Multiple Columns of The Same Kind of Thing

Scenario

You want to extract specimen IDs and file names from data that looks like this:

Specimen

BAM File

Index File

S1

S1.bam

S1.index

S2

S2.bam

S2.index

Note that there are two columns with file names in them.

Correct Output

BIOSPECIMEN.ID

GENOMIC_FILE.FILE_NAME

S1

S1.bam

S2

S2.bam

S1

S1.index

S2

S2.index

Solution with Parallel Column Stacking

Use Parallel Column Stacking to send both of the file columns to “File Name”:

operations = [
    keep_map(in_col="Specimen", out_col=CONCEPTS.BIOSPECIMEN.ID),
    keep_map(in_col="BAM File", out_col=CONCEPTS.GENOMIC_FILE.FILE_NAME),
    keep_map(in_col="Index File", out_col=CONCEPTS.GENOMIC_FILE.FILE_NAME)
]

Solution with Multiple Extractions

Do separate extractions.
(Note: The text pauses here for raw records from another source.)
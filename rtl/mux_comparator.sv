// mux_comparator: one multiplexer-comparator pair of the serial sorter.
//
// The N-to-1 multiplexer picks the data register named by sel; with the selections
// kept by sel_update, the output of pair k is the k-th element of the sorted array.
// The comparator sets 'after' when the new input item belongs behind the selected
// item in the chosen order: new >= selected for ascending order, new <= selected for
// descending order. Placing a new item behind equal items is this design's choice.
//
// Purely combinational: value and after follow regs, sel and new_data in the same cycle.
module mux_comparator #(
  parameter int unsigned N = 25,
  parameter int unsigned W = 8,
  parameter bit          ASCENDING = 1'b1,
  localparam int unsigned IW = (N > 1) ? $clog2(N) : 1
) (
  input  logic [N-1:0][W-1:0] regs,
  input  logic [IW-1:0]       sel,
  input  logic [W-1:0]        new_data,
  output logic [W-1:0]        value,
  output logic                after
);

  always_comb begin
    value = regs[sel];
    after = ASCENDING ? (new_data >= value) : (new_data <= value);
  end

endmodule
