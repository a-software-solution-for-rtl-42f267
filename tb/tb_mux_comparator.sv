// tb_mux_comparator: checks one multiplexer-comparator pair in both sort orders.
//
// Random register contents, selections and new items; the selected value must equal
// the addressed register, and 'after' must be new >= value (ascending) or
// new <= value (descending). Equal values are forced regularly.
module tb_mux_comparator;
  localparam int N = 25, W = 8;
  logic [N-1:0][W-1:0] regs;
  logic [$clog2(N)-1:0] sel;
  logic [W-1:0] new_data, v_a, v_d;
  logic after_a, after_d;
  int checks = 0, failures = 0;

  mux_comparator #(.N(N), .W(W), .ASCENDING(1)) dut_a (.regs, .sel, .new_data, .value(v_a), .after(after_a));
  mux_comparator #(.N(N), .W(W), .ASCENDING(0)) dut_d (.regs, .sel, .new_data, .value(v_d), .after(after_d));

  initial begin
    for (int t = 0; t < 2000; t++) begin
      for (int i = 0; i < N; i++) regs[i] = W'($urandom);
      sel = 5'($urandom_range(0, N - 1));
      new_data = (t % 4 == 0) ? regs[sel] : W'($urandom);
      #1;
      checks += 4;
      if (v_a != regs[sel]) failures++;
      if (v_d != regs[sel]) failures++;
      if (after_a != (new_data >= regs[sel])) failures++;
      if (after_d != (new_data <= regs[sel])) failures++;
    end
    $display("TB_RESULT checks=%0d failures=%0d", checks, failures);
    $finish;
  end

  initial begin
    #100000;
    $display("TB_RESULT checks=%0d failures=%0d", checks, failures + 1);
    $finish;
  end
endmodule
One with:

operations = [
    keep_map(in_col="Specimen", out_col=CONCEPTS.BIOSPECIMEN.ID),
    keep_map(in_col="BAM File", out_col=CONCEPTS.GENOMIC_FILE.FILE_NAME),
]

And one with:

operations = [
    keep_map(in_col="Specimen", out_col=CONCEPTS.BIOSPECIMEN.ID),
    keep_map(in_col="Index File", out_col=CONCEPTS.GENOMIC_FILE.FILE_NAME),
]

And then stack them later in your Transform function.